Could the data below be copied out in full, word for word?

START ENTRIES PROVIDED

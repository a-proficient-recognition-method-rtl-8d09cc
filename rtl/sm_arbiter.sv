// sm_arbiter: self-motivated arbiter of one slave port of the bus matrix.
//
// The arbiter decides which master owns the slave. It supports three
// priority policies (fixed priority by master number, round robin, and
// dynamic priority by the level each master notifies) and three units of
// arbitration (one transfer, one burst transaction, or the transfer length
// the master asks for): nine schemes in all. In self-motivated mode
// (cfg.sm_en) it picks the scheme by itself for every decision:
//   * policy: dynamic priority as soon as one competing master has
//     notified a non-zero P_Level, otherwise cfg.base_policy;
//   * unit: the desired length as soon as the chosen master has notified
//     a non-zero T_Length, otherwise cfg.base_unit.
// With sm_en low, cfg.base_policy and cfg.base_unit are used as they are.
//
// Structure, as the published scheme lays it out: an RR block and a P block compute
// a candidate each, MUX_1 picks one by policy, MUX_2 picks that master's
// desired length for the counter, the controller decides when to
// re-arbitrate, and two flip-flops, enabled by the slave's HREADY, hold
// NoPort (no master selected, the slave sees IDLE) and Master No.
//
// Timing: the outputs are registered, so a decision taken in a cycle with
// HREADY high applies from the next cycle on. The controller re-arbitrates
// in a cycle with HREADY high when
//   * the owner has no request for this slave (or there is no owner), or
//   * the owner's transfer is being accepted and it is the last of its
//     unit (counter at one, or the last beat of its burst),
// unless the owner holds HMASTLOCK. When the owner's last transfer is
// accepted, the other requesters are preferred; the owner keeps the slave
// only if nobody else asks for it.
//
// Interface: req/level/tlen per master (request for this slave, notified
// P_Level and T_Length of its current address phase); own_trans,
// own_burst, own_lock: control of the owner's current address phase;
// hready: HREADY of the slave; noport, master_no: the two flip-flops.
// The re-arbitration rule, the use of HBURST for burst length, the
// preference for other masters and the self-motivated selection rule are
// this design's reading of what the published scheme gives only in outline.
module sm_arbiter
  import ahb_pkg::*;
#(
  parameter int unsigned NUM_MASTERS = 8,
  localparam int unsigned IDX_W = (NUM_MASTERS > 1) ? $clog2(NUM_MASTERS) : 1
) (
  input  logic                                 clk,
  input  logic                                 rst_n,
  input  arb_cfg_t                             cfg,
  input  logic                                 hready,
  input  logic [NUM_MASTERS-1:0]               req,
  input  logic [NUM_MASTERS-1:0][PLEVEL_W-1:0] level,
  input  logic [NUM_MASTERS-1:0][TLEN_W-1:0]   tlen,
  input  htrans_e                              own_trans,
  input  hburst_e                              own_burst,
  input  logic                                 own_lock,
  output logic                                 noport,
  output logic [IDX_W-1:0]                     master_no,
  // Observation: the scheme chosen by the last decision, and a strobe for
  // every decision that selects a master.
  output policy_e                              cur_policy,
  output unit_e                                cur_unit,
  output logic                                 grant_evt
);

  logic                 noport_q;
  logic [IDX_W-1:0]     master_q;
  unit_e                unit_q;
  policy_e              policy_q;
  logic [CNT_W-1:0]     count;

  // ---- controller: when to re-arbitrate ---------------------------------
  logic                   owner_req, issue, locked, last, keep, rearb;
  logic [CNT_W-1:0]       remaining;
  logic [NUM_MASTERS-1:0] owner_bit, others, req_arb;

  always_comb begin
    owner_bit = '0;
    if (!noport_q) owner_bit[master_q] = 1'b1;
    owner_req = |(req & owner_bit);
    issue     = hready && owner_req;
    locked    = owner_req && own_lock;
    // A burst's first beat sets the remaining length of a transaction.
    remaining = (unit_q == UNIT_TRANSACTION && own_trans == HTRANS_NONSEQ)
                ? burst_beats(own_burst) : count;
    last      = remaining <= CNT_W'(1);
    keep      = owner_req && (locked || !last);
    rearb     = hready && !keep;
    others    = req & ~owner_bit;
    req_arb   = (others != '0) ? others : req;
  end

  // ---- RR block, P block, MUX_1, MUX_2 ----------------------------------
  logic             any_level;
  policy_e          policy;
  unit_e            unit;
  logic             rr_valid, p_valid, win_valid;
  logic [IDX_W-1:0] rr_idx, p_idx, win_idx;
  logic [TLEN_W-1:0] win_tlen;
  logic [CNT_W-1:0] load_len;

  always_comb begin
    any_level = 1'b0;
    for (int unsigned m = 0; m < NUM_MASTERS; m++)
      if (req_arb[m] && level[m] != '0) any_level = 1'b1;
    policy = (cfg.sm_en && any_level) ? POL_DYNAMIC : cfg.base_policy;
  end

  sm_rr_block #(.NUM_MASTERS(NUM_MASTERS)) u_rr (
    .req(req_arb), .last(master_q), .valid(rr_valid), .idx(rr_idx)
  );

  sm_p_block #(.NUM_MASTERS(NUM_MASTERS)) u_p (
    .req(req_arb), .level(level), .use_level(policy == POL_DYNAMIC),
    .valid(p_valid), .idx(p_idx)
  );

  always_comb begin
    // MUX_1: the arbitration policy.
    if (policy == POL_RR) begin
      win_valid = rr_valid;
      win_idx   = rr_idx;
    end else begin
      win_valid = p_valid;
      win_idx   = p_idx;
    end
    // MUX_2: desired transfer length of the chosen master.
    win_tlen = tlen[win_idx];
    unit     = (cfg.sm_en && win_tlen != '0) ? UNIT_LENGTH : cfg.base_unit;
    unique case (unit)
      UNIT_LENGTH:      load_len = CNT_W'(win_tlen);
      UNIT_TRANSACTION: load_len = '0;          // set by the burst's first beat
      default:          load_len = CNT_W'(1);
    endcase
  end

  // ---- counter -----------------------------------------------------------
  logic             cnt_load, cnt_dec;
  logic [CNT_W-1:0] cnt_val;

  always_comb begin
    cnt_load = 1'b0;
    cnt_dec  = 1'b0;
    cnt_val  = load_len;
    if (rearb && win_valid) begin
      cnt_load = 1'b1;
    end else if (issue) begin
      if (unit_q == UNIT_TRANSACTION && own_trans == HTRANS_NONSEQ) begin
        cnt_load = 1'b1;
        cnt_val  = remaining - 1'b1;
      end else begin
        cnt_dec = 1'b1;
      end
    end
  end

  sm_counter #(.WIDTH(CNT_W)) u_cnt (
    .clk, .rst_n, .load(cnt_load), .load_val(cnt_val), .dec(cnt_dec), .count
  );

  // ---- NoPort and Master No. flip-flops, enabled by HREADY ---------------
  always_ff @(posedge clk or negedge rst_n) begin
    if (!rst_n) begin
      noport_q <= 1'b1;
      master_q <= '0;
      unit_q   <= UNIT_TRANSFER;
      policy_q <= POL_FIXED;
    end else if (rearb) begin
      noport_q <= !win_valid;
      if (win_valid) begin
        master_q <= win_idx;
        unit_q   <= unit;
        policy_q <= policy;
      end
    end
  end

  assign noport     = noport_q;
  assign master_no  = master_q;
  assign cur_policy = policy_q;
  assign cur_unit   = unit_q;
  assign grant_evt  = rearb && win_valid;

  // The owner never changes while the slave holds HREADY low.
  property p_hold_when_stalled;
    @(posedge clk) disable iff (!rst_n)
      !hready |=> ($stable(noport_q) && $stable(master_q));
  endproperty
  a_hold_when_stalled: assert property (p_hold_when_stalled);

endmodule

END ENTRIES PROVIDED

*REPLY:*
repository a-proficient-recognition-method-rtl-8d09cc
filename rtl/sm_arbiter.sv
// sm_arbiter: self-motivated arbiter of one slave port of the bus matrix.
//
// The arbiter decides which master owns the slave. It supports three
// priority policies (fixed priority by master number, round robin, and
// dynamic priority by the level each master notifies) and three units of
// arbitration (one transfer, one burst transaction, or the transfer length
// the master asks for): nine schemes in all. In self-motivated mode
// (cfg.sm_en) it picks the scheme by itself for every decision:
//   * policy: dynamic priority as soon as one competing master has
//     notified a non-zero P_Level, otherwise cfg.base_policy;
//   * unit: the desired length as soon as the chosen master has notified
//     a non-zero T_Length, otherwise cfg.base_unit.
// With sm_en low, cfg.base_policy and cfg.base_unit are used as they are.
//
// Structure, as the published scheme lays it out: an RR block and a P block compute
// a candidate each, MUX_1 picks one by policy, MUX_2 picks that master's
// desired length for the counter, the controller decides when to
// re-arbitrate, and two flip-flops, enabled by the slave's HREADY, hold
// NoPort (no master selected, the slave sees IDLE) and Master No.
//
// Timing: the outputs are registered, so a decision taken in a cycle with
// HREADY high applies from the next cycle on. The controller re-arbitrates
// in a cycle with HREADY high when
//   * the owner has no request for this slave (or there is no owner), or
//   * the owner's transfer is being accepted and it is the last of its
//     unit (counter at one, or the last beat of its burst),
// unless the owner holds HMASTLOCK. When the owner's last transfer is
// accepted, the other requesters are preferred; the owner keeps the slave
// only if nobody else asks for it.
//
// Interface: req/level/tlen per master (request for this slave, notified
// P_Level and T_Length of its current address phase); own_trans,
// own_burst, own_lock: control of the owner's current address phase;
// hready: HREADY of the slave; noport, master_no: the two flip-flops.
// The re-arbitration rule, the use of HBURST for burst length, the
// preference for other masters and the self-motivated selection rule are
// this design's reading of what the published scheme gives only in outline.
module sm_arbiter
  import ahb_pkg::*;
#(
  parameter int unsigned NUM_MASTERS = 8,
  localparam int unsigned IDX_W = (NUM_MASTERS > 1) ? $clog2(NUM_MASTERS) : 1
) (
  input  logic                                 clk,
  input  logic                                 rst_n,
  input  arb_cfg_t                             cfg,
  input  logic                                 hready,
  input  logic [NUM_MASTERS-1:0]               req,
  input  logic [NUM_MASTERS-1:0][PLEVEL_W-1:0] level,
  input  logic [NUM_MASTERS-1:0][TLEN_W-1:0]   tlen,
  input  htrans_e                              own_trans,
  input  hburst_e                              own_burst,
  input  logic                                 own_lock,
  output logic                                 noport,
  output logic [IDX_W-1:0]                     master_no,
  // Observation: the scheme chosen by the last decision, and a strobe for
  // every decision that selects a master.
  output policy_e                              cur_policy,
  output unit_e                                cur_unit,
  output logic                                 grant_evt
);

  logic                 noport_q;
  logic [IDX_W-1:0]     master_q;
  unit_e                unit_q;
  policy_e              policy_q;
  logic [CNT_W-1:0]     count;

  // ---- controller: when to re-arbitrate ---------------------------------
  logic                   owner_req, issue, locked, last, keep, rearb;
  logic [CNT_W-1:0]       remaining;
  logic [NUM_MASTERS-1:0] owner_bit, others, req_arb;

  always_comb begin
    owner_bit = '0;
    if (!noport_q) owner_bit[master_q] = 1'b1;
    owner_req = |(req & owner_bit);
    issue     = hready && owner_req;
    locked    = owner_req && own_lock;
    // A burst's first beat sets the remaining length of a transaction.
    remaining = (unit_q == UNIT_TRANSACTION && own_trans == HTRANS_NONSEQ)
                ? burst_beats(own_burst) : count;
    last      = remaining <= CNT_W'(1);
    keep      = owner_req && (locked || !last);
    rearb     = hready && !keep;
    others    = req & ~owner_bit;
    req_arb   = (others != '0) ? others : req;
  end

  // ---- RR block, P block, MUX_1, MUX_2 ----------------------------------
  logic             any_level;
  policy_e          policy;
  unit_e            unit;
  logic             rr_valid, p_valid, win_valid;
  logic [IDX_W-1:0] rr_idx, p_idx, win_idx;
  logic [TLEN_W-1:0] win_tlen;
  logic [CNT_W-1:0] load_len;

  always_comb begin
    any_level = 1'b0;
    for (int unsigned m = 0; m < NUM_MASTERS; m++)
      if (req_arb[m] && level[m] != '0) any_level = 1'b1;
    policy = (cfg.sm_en && any_level) ? POL_DYNAMIC : cfg.base_policy;
  end

  sm_rr_block #(.NUM_MASTERS(NUM_MASTERS)) u_rr (
    .req(req_arb), .last(master_q), .valid(rr_valid), .idx(rr_idx)
  );

  sm_p_block #(.NUM_MASTERS(NUM_MASTERS)) u_p (
    .req(req_arb), .level(level), .use_level(policy == POL_DYNAMIC),
    .valid(p_valid), .idx(p_idx)
  );

  always_comb begin
    // MUX_1: the arbitration policy.
    if (policy == POL_RR) begin
      win_valid = rr_valid;
      win_idx   = rr_idx;
    end else begin
      win_valid = p_valid;
      win_idx   = p_idx;
    end
    // MUX_2: desired transfer length of the chosen master.
    win_tlen = tlen[win_idx];
    unit     = (cfg.sm_en && win_tlen != '0) ? UNIT_LENGTH : cfg.base_unit;
    unique case (unit)
      UNIT_LENGTH:      load_len = CNT_W'(win_tlen);
      UNIT_TRANSACTION: load_len = '0;          // set by the burst's first beat
      default:          load_len = CNT_W'(1);
    endcase
  end

  // ---- counter -----------------------------------------------------------
  logic             cnt_load, cnt_dec;
  logic [CNT_W-1:0] cnt_val;

  always_comb begin
    cnt_load = 1'b0;
    cnt_dec  = 1'b0;
    cnt_val  = load_len;
    if (rearb && win_valid) begin
      cnt_load = 1'b1;
    end else if (issue) begin
      if (unit_q == UNIT_TRANSACTION && own_trans == HTRANS_NONSEQ) begin
        cnt_load = 1'b1;
        cnt_val  = remaining - 1'b1;
      end else begin
        cnt_dec = 1'b1;
      end
    end
  end

  sm_counter #(.WIDTH(CNT_W)) u_cnt (
    .clk, .rst_n, .load(cnt_load), .load_val(cnt_val), .dec(cnt_dec), .count
  );

  // ---- NoPort and Master No. flip-flops, enabled by HREADY ---------------
  always_ff @(posedge clk or negedge rst_n) begin
    if (!rst_n) begin
      noport_q <= 1'b1;
      master_q <= '0;
      unit_q   <= UNIT_TRANSFER;
      policy_q <= POL_FIXED;
    end else if (rearb) begin
      noport_q <= !win_valid;
      if (win_valid) begin
        master_q <= win_idx;
        unit_q   <= unit;
        policy_q <= policy;
      end
    end
  end

  assign noport     = noport_q;
  assign master_no  = master_q;
  assign cur_policy = policy_q;
  assign cur_unit   = unit_q;
  assign grant_evt  = rearb && win_valid;

  // The owner never changes while the slave holds HREADY low.
  property p_hold_when_stalled;
    @(posedge clk) disable iff (!rst_n)
      !hready |=> ($stable(noport_q) && $stable(master_q));
  endproperty
  a_hold_when_stalled: assert property (p_hold_when_stalled);

endmodule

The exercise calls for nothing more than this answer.